I’m very excited to introduce you to a paper by Liu, Jiang, He et al that I think will instantly improve your AI results (seriously) vs Adam.
I tested it on ImageNette and quickly got new high accuracy scores for the 5 and 20 epoch 128px leaderboard scores, so I know it works.
The simple summary - the authors investigated why all adaptive optimizers require a warmup and found it was a result of excessive variance of the adaptive momentum in the early stages. They then developed a dynamic algorithm to adjust the adaptive momentum based on the variance and show that with this, RAdam readily outperforms vanilla Adam with or without a warmup while providing much greater robustness to varying learning rates.

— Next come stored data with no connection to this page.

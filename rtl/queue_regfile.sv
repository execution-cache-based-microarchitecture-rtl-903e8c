// queue_regfile: the queue-based register file with its rename logic.
//
// NARCH architected registers, each a reg_pool of NPHYS physical registers
// used as a circular queue.  Because each architected register is renamed
// only inside its own pool, in a fixed order, the rename result of a trace
// depends only on the trace itself, provided every trace starts with all
// IDX = 0.  The execution cache can therefore store renamed instructions and
// replay them without renaming again.
//
// Rename (combinational, applied on the clock edge when ren_go is high and
// ren_ok is reported):
//   * a source gets the current IDX of its architected register, taking into
//     account writes by older slots of the same group;
//   * a destination gets IDX + 1 (mod NPHYS), or, with ren_explicit set, the
//     tag carried by the instruction (instructions replayed from the EC);
//   * if any destination slot is not free (its S bit is set, or it holds the
//     last committed value) the whole group stalls: ren_ok = 0 and nothing
//     changes.
// Read ports select the physical entry by (architected register, tag) and
// return its value and V bit.  Write-back ports set V; retire ports clear S.
// rollback and checkpoint act on every pool at once (see reg_pool).
//
// Sizes follow the evaluated configuration: 32 architected registers with 4
// physical registers each, eight-way rename.  The 64-bit data width, 16 read
// ports (two per issued instruction) and all-or-nothing stall of a rename
// group are own choices.
module queue_regfile #(
  parameter int NARCH = 32,
  parameter int NPHYS = 4,
  parameter int XLEN  = 64,
  parameter int W     = 8,    // rename / allocation width
  parameter int NRD   = 16,   // register read ports
  parameter int NWB   = 8,    // write-back ports
  parameter int NRT   = 8,    // retire ports
  localparam int AW   = $clog2(NARCH),
  localparam int TW   = (NPHYS > 1) ? $clog2(NPHYS) : 1
) (
  input  logic                      clk,
  input  logic                      rst_n,
  // rename / allocation
  input  logic [W-1:0]              ren_valid,
  input  logic [W-1:0]              ren_wr,
  input  logic [W-1:0][AW-1:0]      ren_rd,
  input  logic [W-1:0][AW-1:0]      ren_rs1,
  input  logic [W-1:0][AW-1:0]      ren_rs2,
  input  logic                      ren_explicit,
  input  logic [W-1:0][TW-1:0]      ren_dst_in,
  input  logic                      ren_go,
  output logic [W-1:0][TW-1:0]      ren_dst,
  output logic [W-1:0][TW-1:0]      ren_src1,
  output logic [W-1:0][TW-1:0]      ren_src2,
  output logic                      ren_ok,
  // operand reads
  input  logic [NRD-1:0][AW-1:0]    rd_arch,
  input  logic [NRD-1:0][TW-1:0]    rd_tag,
  output logic [NRD-1:0][XLEN-1:0]  rd_data,
  output logic [NRD-1:0]            rd_v,
  // write back
  input  logic [NWB-1:0]            wb_en,
  input  logic [NWB-1:0][AW-1:0]    wb_arch,
  input  logic [NWB-1:0][TW-1:0]    wb_tag,
  input  logic [NWB-1:0][XLEN-1:0]  wb_data,
  // retire
  input  logic [NRT-1:0]            rt_en,
  input  logic [NRT-1:0][AW-1:0]    rt_arch,
  input  logic [NRT-1:0][TW-1:0]    rt_tag,
  // recovery and trace boundary
  input  logic                      rollback,
  input  logic                      checkpoint,
  // state, for observation
  output logic [NARCH-1:0][TW-1:0]  idx_all,
  output logic [NARCH-1:0][TW-1:0]  cidx_all,
  output logic [NARCH-1:0][NPHYS-1:0] s_all,
  output logic [NARCH-1:0][NPHYS-1:0][TW-1:0] pos_all
);

  logic [NARCH-1:0][NPHYS-1:0]            free_all;
  logic [NARCH-1:0][NPHYS-1:0][XLEN-1:0]  val_all;
  logic [NARCH-1:0][NPHYS-1:0]            v_all;

  // ---------------------------------------------------------------- rename
  logic [NARCH-1:0][TW-1:0]    idx_l;
  logic [NARCH-1:0][NPHYS-1:0] used_l;
  logic [TW-1:0]               t;

  always_comb begin
    idx_l  = idx_all;
    used_l = '0;
    ren_ok = 1'b1;
    t      = '0;
    for (int s = 0; s < W; s++) begin
      ren_src1[s] = idx_l[ren_rs1[s]];
      ren_src2[s] = idx_l[ren_rs2[s]];
      ren_dst[s]  = '0;
      if (ren_valid[s] && ren_wr[s]) begin
        t = ren_explicit ? ren_dst_in[s] : TW'(idx_l[ren_rd[s]] + 1'b1);
        if (!free_all[ren_rd[s]][t] || used_l[ren_rd[s]][t])
          ren_ok = 1'b0;
        used_l[ren_rd[s]][t] = 1'b1;
        idx_l[ren_rd[s]]     = t;
        ren_dst[s]           = t;
      end
    end
  end

  // ---------------------------------------------------------------- pools
  for (genvar r = 0; r < NARCH; r++) begin : g_pool
    logic [W-1:0]           a_en;
    logic [W-1:0][TW-1:0]   a_tag;
    logic [NWB-1:0]         w_en;
    logic [NRT-1:0]         r_en;

    always_comb begin
      for (int s = 0; s < W; s++) begin
        a_en[s]  = ren_go && ren_ok && ren_valid[s] && ren_wr[s] &&
                   (ren_rd[s] == AW'(r));
        a_tag[s] = ren_dst[s];
      end
      for (int w = 0; w < NWB; w++) w_en[w] = wb_en[w] && (wb_arch[w] == AW'(r));
      for (int k = 0; k < NRT; k++) r_en[k] = rt_en[k] && (rt_arch[k] == AW'(r));
    end

    reg_pool #(.NPHYS(NPHYS), .XLEN(XLEN), .NA(W), .NWB(NWB), .NRT(NRT)) u_pool (
      .clk        (clk),
      .rst_n      (rst_n),
      .alloc_en   (a_en),
      .alloc_tag  (a_tag),
      .wb_en      (w_en),
      .wb_tag     (wb_tag),
      .wb_data    (wb_data),
      .rt_en      (r_en),
      .rt_tag     (rt_tag),
      .rollback   (rollback),
      .checkpoint (checkpoint),
      .idx        (idx_all[r]),
      .cidx       (cidx_all[r]),
      .tag_free   (free_all[r]),
      .val_by_tag (val_all[r]),
      .v_by_tag   (v_all[r]),
      .s_by_tag   (s_all[r]),
      .pos_q      (pos_all[r])
    );
  end

  // ---------------------------------------------------------------- reads
  always_comb begin
    for (int k = 0; k < NRD; k++) begin
      rd_data[k] = val_all[rd_arch[k]][rd_tag[k]];
      rd_v[k]    = v_all[rd_arch[k]][rd_tag[k]];
    end
  end

  // a pool must never hand out its committed slot
  for (genvar r = 0; r < NARCH; r++) begin : g_chk
    assert property (@(posedge clk) disable iff (!rst_n)
      !free_all[r][cidx_all[r]]);
  end

endmodule
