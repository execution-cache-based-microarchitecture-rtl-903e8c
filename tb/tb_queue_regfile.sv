// tb_queue_regfile: self-checking test of the queue register file.
//
// Runs the worked loop example (two unrolled iterations of
//   mov r1,#5; mov r2,r0; add r3,r1,r0; sub r2,r3,r1; xor r1,r1,r2; jmp)
// twice.  The first pass renames it in two groups and must produce exactly the
// tags of the example (r1.1, r2.1 <- r0.0, r3.1 <- r1.1 + r0.0, ... ,
// r2.0 <- r3.2 - r1.3, r1.0 <- r1.3 ^ r2.0).  Each instruction is then
// executed through the read/write-back ports and retired.  After the
// checkpoint the same trace is replayed with the recorded tags
// (explicit mode), as the execution cache does, and the architected values
// are checked against a plain sequential model.  A group that would need a
// fifth copy of r2 must stall, and a rollback must undo its allocation.
module tb_queue_regfile;
  localparam int X = 32;
  logic clk = 0, rst_n = 0;
  always #5 clk = ~clk;

  logic [7:0] ren_valid, ren_wr; logic [7:0][4:0] ren_rd, ren_rs1, ren_rs2;
  logic ren_explicit, ren_go, ren_ok;
  logic [7:0][1:0] ren_dst_in, ren_dst, ren_src1, ren_src2;
  logic [15:0][4:0] rd_arch; logic [15:0][1:0] rd_tag;
  logic [15:0][X-1:0] rd_data; logic [15:0] rd_v;
  logic [7:0] wb_en; logic [7:0][4:0] wb_arch; logic [7:0][1:0] wb_tag;
  logic [7:0][X-1:0] wb_data;
  logic [7:0] rt_en; logic [7:0][4:0] rt_arch; logic [7:0][1:0] rt_tag;
  logic rollback, checkpoint;
  logic [31:0][1:0] idx_all, cidx_all; logic [31:0][3:0] s_all;
  logic [31:0][3:0][1:0] pos_all;

  queue_regfile #(.XLEN(X)) dut (.*);

  int checks = 0, failures = 0;
  task automatic chk(input logic ok, input string what);
    checks++;
    if (!ok) begin failures++; $display("FAIL: %s", what); end
  endtask

  typedef enum {MOVI, MOV, ADD, SUB, XOR, JMP} op_e;
  typedef struct { op_e op; int rd, rs1, rs2, imm; int td, t1, t2; } ins_t;
  ins_t prog [12];
  int   arch [4];

  initial begin
    // op, rd, rs1, rs2, imm, expected dst/src1/src2 tags from the example
    prog[0]  = '{MOVI, 1, 0, 0, 5, 1, 0, 0};
    prog[1]  = '{MOV,  2, 0, 0, 0, 1, 0, 0};
    prog[2]  = '{ADD,  3, 1, 0, 0, 1, 1, 0};
    prog[3]  = '{SUB,  2, 3, 1, 0, 2, 1, 1};
    prog[4]  = '{XOR,  1, 1, 2, 0, 2, 1, 2};
    prog[5]  = '{JMP,  0, 0, 0, 0, 0, 0, 0};
    prog[6]  = '{MOVI, 1, 0, 0, 5, 3, 0, 0};
    prog[7]  = '{MOV,  2, 0, 0, 0, 3, 0, 0};
    prog[8]  = '{ADD,  3, 1, 0, 0, 2, 3, 0};
    prog[9]  = '{SUB,  2, 3, 1, 0, 0, 2, 3};
    prog[10] = '{XOR,  1, 1, 2, 0, 0, 3, 0};
    prog[11] = '{JMP,  0, 0, 0, 0, 0, 0, 0};
  end

  function automatic int alu(op_e op, int a, int b, int imm);
    case (op)
      MOVI: return imm;
      MOV:  return a;
      ADD:  return a + b;
      SUB:  return a - b;
      XOR:  return a ^ b;
      default: return 0;
    endcase
  endfunction

  task automatic idle();
    ren_valid = '0; ren_wr = '0; ren_rd = '0; ren_rs1 = '0; ren_rs2 = '0;
    ren_explicit = 0; ren_go = 0; ren_dst_in = '0;
    rd_arch = '0; rd_tag = '0; wb_en = '0; wb_arch = '0; wb_tag = '0;
    wb_data = '0; rt_en = '0; rt_arch = '0; rt_tag = '0;
    rollback = 0; checkpoint = 0;
  endtask
  task automatic step(); @(posedge clk); #1; idle(); endtask

  // execute and retire instruction k with tags (td, t1, t2)
  task automatic exec(int k);
    int a, b, r;
    if (prog[k].op == JMP) return;
    rd_arch[0] = 5'(prog[k].rs1); rd_tag[0] = 2'(prog[k].t1);
    rd_arch[1] = 5'(prog[k].rs2); rd_tag[1] = 2'(prog[k].t2);
    #1;
    chk(rd_v[0] && rd_v[1], $sformatf("operands of %0d valid", k));
    a = int'(rd_data[0]); b = int'(rd_data[1]);
    r = alu(prog[k].op, a, b, prog[k].imm);
    wb_en[0] = 1; wb_arch[0] = 5'(prog[k].rd); wb_tag[0] = 2'(prog[k].td);
    wb_data[0] = X'(r);
    rt_en[0] = 1; rt_arch[0] = 5'(prog[k].rd); rt_tag[0] = 2'(prog[k].td);
    step();
  endtask

  // rename instructions lo..hi as one group
  task automatic rename(int lo, int hi, bit explicit_tags);
    for (int k = lo; k <= hi; k++) begin
      ren_valid[k-lo] = 1;
      ren_wr[k-lo]    = prog[k].op != JMP;
      ren_rd[k-lo]    = 5'(prog[k].rd);
      ren_rs1[k-lo]   = 5'(prog[k].rs1);
      ren_rs2[k-lo]   = 5'(prog[k].rs2);
      ren_dst_in[k-lo] = 2'(prog[k].td);
    end
    ren_explicit = explicit_tags;
    ren_go = 1;
    #1;
    chk(ren_ok, $sformatf("group %0d..%0d renamed without stall", lo, hi));
    for (int k = lo; k <= hi; k++)
      if (prog[k].op != JMP) begin
        chk(ren_dst[k-lo] == 2'(prog[k].td),
            $sformatf("instr %0d dst tag %0d exp %0d", k, ren_dst[k-lo], prog[k].td));
        if (prog[k].op inside {MOV, ADD, SUB, XOR})
          chk(ren_src1[k-lo] == 2'(prog[k].t1), $sformatf("instr %0d src1 tag", k));
        if (prog[k].op inside {ADD, SUB, XOR})
          chk(ren_src2[k-lo] == 2'(prog[k].t2), $sformatf("instr %0d src2 tag", k));
      end
    step();
  endtask

  task automatic run_trace(bit explicit_tags);
    rename(0, 5, explicit_tags);
    for (int k = 0; k <= 5; k++) exec(k);
    rename(6, 11, explicit_tags);
    for (int k = 6; k <= 11; k++) exec(k);
  endtask

  task automatic check_arch(string when);
    for (int r = 0; r < 4; r++) begin
      rd_arch[r] = 5'(r); rd_tag[r] = idx_all[r];
    end
    #1;
    for (int r = 0; r < 4; r++)
      chk(int'(rd_data[r]) == arch[r], $sformatf("%s: r%0d = %0d exp %0d",
          when, r, int'(rd_data[r]), arch[r]));
    idle();
  endtask

  initial begin
    repeat (5000) @(posedge clk);
    failures++;
    $display("TB_RESULT checks=%0d failures=%0d", checks, failures);
    $finish;
  end

  initial begin
    idle();
    repeat (2) @(posedge clk);
    rst_n = 1; #1;
    // an earlier trace leaves r0 = 7 in r0.1, then the checkpoint
    ren_valid[0] = 1; ren_wr[0] = 1; ren_rd[0] = 0; ren_go = 1; step();
    wb_en[0] = 1; wb_arch[0] = 0; wb_tag[0] = 1; wb_data[0] = 7;
    rt_en[0] = 1; rt_arch[0] = 0; rt_tag[0] = 1; step();
    checkpoint = 1; step();
    chk(idx_all[0] == 0 && pos_all[0][1] == 0, "r0 checkpointed: entry 1 is POS 0");

    // sequential model of one trace run
    arch = '{7, 2, 7, 12};

    run_trace(1'b0);
    chk(idx_all[1] == 0 && idx_all[2] == 0 && idx_all[3] == 2 && idx_all[0] == 0,
        "IDX at trace end: r0 0, r1 0, r2 0, r3 2");
    check_arch("after build pass");
    checkpoint = 1; step();
    chk(pos_all[3] == {2'd1, 2'd0, 2'd3, 2'd2}, "r3 POS after XOR with 2");
    check_arch("after checkpoint");

    run_trace(1'b1);
    check_arch("after replay");
    checkpoint = 1; step();

    // four writes to r2 in one group with nothing retired: must stall
    for (int s = 0; s < 4; s++) begin
      ren_valid[s] = 1; ren_wr[s] = 1; ren_rd[s] = 2;
    end
    #1;
    chk(!ren_ok, "fourth in-flight copy of r2 stalls rename");
    idle();
    for (int s = 0; s < 3; s++) begin
      ren_valid[s] = 1; ren_wr[s] = 1; ren_rd[s] = 2;
    end
    ren_go = 1; #1;
    chk(ren_ok, "three in-flight copies of r2 are allowed");
    step();
    chk(idx_all[2] == 3 && s_all[2] != 0, "three copies allocated");
    rollback = 1; step();
    chk(idx_all[2] == 0 && s_all[2] == 0, "rollback frees the copies");
    check_arch("after rollback");

    $display("TB_RESULT checks=%0d failures=%0d", checks, failures);
    $finish;
  end
endmodule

This quick image from their paper should get your interest:
I’ve written a complete summary and overview along with example of using in FastAI here:
Here’s the link the paper directly and more importantly to their github with the unassuming one word readme (“RAdam”). I would recommend jumping directly to their github and trying it out as it really appears to be new state of the art for optimizers now;
I have to say after having tested a lot of papers this year, it seems that most over-promise and under-deliver on unseen datasets.
However, it appears RAdam delivers since I jumped to new high accuracy relative to the ImageNette leaderboard with it with minimal work other than plugging it in, and I’ve run a lot of tests trying to beat it with various papers before
Enjoy and please post any results if you test it out!